At 312 bits, this is close to the longest message we can encode.


In [29]:
import os
user_dir = os.path.expanduser('~')
with open(user_dir +'/noisebridge_steg_1/secret_message.txt', mode='w', encoding='utf-8', errors='strict') as f:
    f.write(encoded_text)

In [30]:
print(encoded_text)


    C⁠ONF⁠I⁠D⁠EN⁠TI⁠A⁠L⁠: IN⁠T⁠ERN⁠AL ONLY
    G⁠O⁠OG⁠LER⁠S O⁠N⁠L⁠Y (FU⁠L⁠L TI⁠ME AND PA⁠R⁠T TIM⁠E​ EM⁠P⁠LO⁠Y⁠E⁠E⁠S)

    I⁠’m​ pleased to​ share​ some​ very, very​ good news​ with​ Googlers​ worldwide‏‎. But first let me​ say, on behalf of everyone on​ the​ management​ team, that we believe​ we​ have​ the best​ employees in​ the​ world‏‎. Period‏‎. T⁠he brightest, most capable​ group of this size ever assembled. I⁠t’s​ why I⁠’m excited to​ come to​ work​ every​ day—and I’m​ sure​ you feel the​ same way. We want to make​ sure​ that you feel rewarded​ for​ your hard​ work, and​ we want​ to​ continue​ to​ attract the​ best​ people to​ G⁠oogle‏‎.

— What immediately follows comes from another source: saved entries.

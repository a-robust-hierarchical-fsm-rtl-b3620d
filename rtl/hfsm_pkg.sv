// hfsm_pkg - shared types, constants and design-time functions of the
// hierarchical-FSM (HFSM) chip lock.
//
// The lock is a chain of N layers of five states each. In every transition
// step the m-bit transitional input is split into two path-select bits
// {b1 b2} and m-2 remaining bits {b3 .. bm}. Each layer has two steps with
// four edges each; an edge is labelled with a 2-bit code (four different
// codes per step) and with an (m-2)-bit value that only the design house
// knows.
//
// Those labels are constants of the synthesized netlist. Here they are
// produced by pure functions from a per-design secret (DESIGN_SECRET), so
// that any N and m give a complete, reproducible table without storing one.
// Layer 1 uses the edge codes printed in the one-layer example of the
// scheme (step 1: S1=11, S2=01, S3=10, S4=00; step 2: S1=01, S2=10,
// S3=11, S4=00). Codes of later layers and all (m-2)-bit values are this
// design's own choice: a bijective rotate-and-XOR of the four codes and a
// 64-bit mixing hash, both keyed by the secret.
package hfsm_pkg;

  // Paper-level defaults: up to 10 layers were evaluated; m = 9 is the input
  // length of the first benchmark (styr) in the evaluation.
  parameter int unsigned N_LAYERS_DEFAULT = 10;
  parameter int unsigned M_BITS_DEFAULT   = 9;
  parameter logic [63:0] DESIGN_SECRET_DEFAULT = 64'h5EC2_E7D0_A1B3_C4F9;
  parameter logic [63:0] CHIP_ID_DEFAULT       = 64'h0000_0000_0000_0001;

  // Position inside a layer: at its top state, or at one of its four
  // middle states after step 1.
  typedef enum logic [1:0] {
    PH_TOP      = 2'd0,
    PH_MID      = 2'd1,
    PH_UNLOCKED = 2'd2
  } phase_e;

  typedef struct packed {
    logic [7:0] layer;  // current layer, 0 .. N-1
    phase_e     phase;  // top state / middle state / unlocked (S_0)
    logic [1:0] path;   // which middle state (S1..S4 -> 0..3) in PH_MID
  } lock_state_t;

  // SplitMix64 finaliser: a bijective 64-bit mixing function.
  function automatic logic [63:0] mix64(input logic [63:0] x);
    logic [63:0] z;
    z = x + 64'h9E37_79B9_7F4A_7C15;
    z = (z ^ (z >> 30)) * 64'hBF58_476D_1CE4_E5B9;
    z = (z ^ (z >> 27)) * 64'h94D0_49BB_1331_11EB;
    return z ^ (z >> 31);
  endfunction

  // Two-bit code {b1 b2} on edge `path` (0..3) of step `step2`
  // (0: top -> middle, 1: middle -> next top) in layer `layer` (0-based).
  function automatic logic [1:0] edge_code(input int unsigned layer,
                                           input logic step2,
                                           input logic [1:0] path,
                                           input logic [63:0] secret);
    logic [3:0] h;
    logic [1:0] r;
    if (layer == 0) begin
      if (!step2) begin
        case (path)
          2'd0: return 2'b11;
          2'd1: return 2'b01;
          2'd2: return 2'b10;
          default: return 2'b00;
        endcase
      end else begin
        case (path)
          2'd0: return 2'b01;
          2'd1: return 2'b10;
          2'd2: return 2'b11;
          default: return 2'b00;
        endcase
      end
    end
    h = 4'(mix64(secret ^ {32'hC0DE_0000 ^ 32'(layer), 31'd0, step2}));
    // (path + rot) mod 4, then XOR: a permutation of the four codes.
    r = path + h[1:0];
    return r ^ h[3:2];
  endfunction

  // Secret value of the remaining m-2 input bits on that edge (low bits
  // of the returned word are used; m-2 <= 64).
  function automatic logic [63:0] rest_code(input int unsigned layer,
                                            input logic step2,
                                            input logic [1:0] path,
                                            input logic [63:0] secret);
    return mix64(mix64(secret) ^ {32'hBEEF_0000 ^ 32'(layer), 15'd0, step2, path, 14'd0});
  endfunction

  // All four edges of one step, indexed by path.
  function automatic logic [3:0][1:0] step_codes(input int unsigned layer,
                                                 input logic step2,
                                                 input logic [63:0] secret);
    logic [3:0][1:0] c;
    for (int j = 0; j < 4; j++) c[j] = edge_code(layer, step2, 2'(j), secret);
    return c;
  endfunction

  function automatic logic [3:0][63:0] step_rests(input int unsigned layer,
                                                  input logic step2,
                                                  input logic [63:0] secret);
    logic [3:0][63:0] r;
    for (int j = 0; j < 4; j++) r[j] = rest_code(layer, step2, 2'(j), secret);
    return r;
  endfunction

endpackage
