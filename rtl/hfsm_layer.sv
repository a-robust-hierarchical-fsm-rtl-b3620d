// hfsm_layer - transition logic of one layer of the hierarchical FSM lock.
//
// A layer has five states: a top state and four middle states S1..S4
// (path 0..3). It is crossed in two transition steps:
//   step 1 (top -> middle):  the path-select bits {b1 b2} are taken from the
//     first PUF pair. The four step-1 edges carry four different codes, so
//     exactly one edge is selected. The edge is taken only when the
//     remaining m-2 input bits {b3 .. bm} equal that edge's secret value.
//   step 2 (middle -> next top): {b1 b2} is the second PUF pair XOR the
//     layer's 2-bit key. The single edge leaving the current middle state is
//     taken only when {b1 b2} equals its code and {b3 .. bm} equals its
//     secret value.
// A step whose condition fails leaves the state unchanged (the caller holds
// its state register).
//
// The split of the input, the PUF-driven path choice, the XOR with the key
// and the five-state shape follow the scheme. That a failed step simply
// holds the state, the bit order on the ports and the way edge labels are
// generated (see hfsm_pkg) are this design's choices.
//
// Interface (purely combinational, no clock):
//   at_top, at_mid, mid_path - where the enclosing FSM stands in this layer
//   puf_pair                 - the layer's four PUF bits: [3:2] select the
//                              step-1 path ({b1 b2}, b1 = bit 3), [1:0] are
//                              XORed with `key` in step 2
//   key                      - the layer's 2-bit unlock key
//   rest                     - input bits {b3 .. bm}, b3 = MSB
//   step1_go, step1_path     - step 1 fires, into middle state step1_path
//   step2_go                 - step 2 fires, into the next layer's top
//   b12                      - the {b1 b2} value formed for the active step
module hfsm_layer
  import hfsm_pkg::*;
#(
  parameter int unsigned M      = M_BITS_DEFAULT,  // transitional input length m
  parameter int unsigned LAYER  = 0,               // 0-based layer index
  parameter logic [63:0] SECRET = DESIGN_SECRET_DEFAULT
) (
  input  logic         at_top,
  input  logic         at_mid,
  input  logic [1:0]   mid_path,
  input  logic [3:0]   puf_pair,
  input  logic [1:0]   key,
  input  logic [M-3:0] rest,
  output logic         step1_go,
  output logic [1:0]   step1_path,
  output logic         step2_go,
  output logic [1:0]   b12
);

  localparam logic [3:0][1:0]  CODE1 = step_codes(LAYER, 1'b0, SECRET);
  localparam logic [3:0][1:0]  CODE2 = step_codes(LAYER, 1'b1, SECRET);
  localparam logic [3:0][63:0] REST1 = step_rests(LAYER, 1'b0, SECRET);
  localparam logic [3:0][63:0] REST2 = step_rests(LAYER, 1'b1, SECRET);

  logic [1:0] sel1;   // {b1 b2} of step 1
  logic [1:0] sel2;   // {b1 b2} of step 2
  logic [1:0] path1;  // edge whose code equals sel1

  assign sel1 = puf_pair[3:2];
  assign sel2 = puf_pair[1:0] ^ key;

  always_comb begin
    path1 = 2'd0;
    for (int j = 0; j < 4; j++)
      if (CODE1[j] == sel1) path1 = 2'(j);
  end

  assign step1_path = path1;
  assign step1_go   = at_top && (rest == REST1[path1][M-3:0]);
  assign step2_go   = at_mid && (sel2 == CODE2[mid_path])
                             && (rest == REST2[mid_path][M-3:0]);
  assign b12        = at_mid ? sel2 : sel1;

endmodule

    S⁠o that​ is​ why we’ve​ decided...to​ give all of you a​ 10% raise, effective January onest. T⁠his​ salary​ increase is global​ and​ across​ the board—everyone​ gets a​ raise, no​ matter​ their level, to​ recognize​ the contribution that​ each and every one of you makes​ to​ Google‏‎.

    There’s more‏‎. We’ve​ heard​ from​ your feedback 

Exercise: Can you detect whether the text has been tampered with?

Try:
* the default text editor (text edit in macOS)
* Sublime Text
* Atom
* \*nix tools (`less`, `cat`, `diff`, etc.)
* vim/vi
* emacs
* etc.

Exercise: Look at the file `nothing_to_see_here.txt`. Decode the hidden message.

Exercise: I have sent you a document that is fingerprinted with an id number. You want to release the document to the world, but if I know it's you I'll never invite you to our weekly board game night again! Alter the message to evade this attack, so I'll never know it was you who shared my secrets!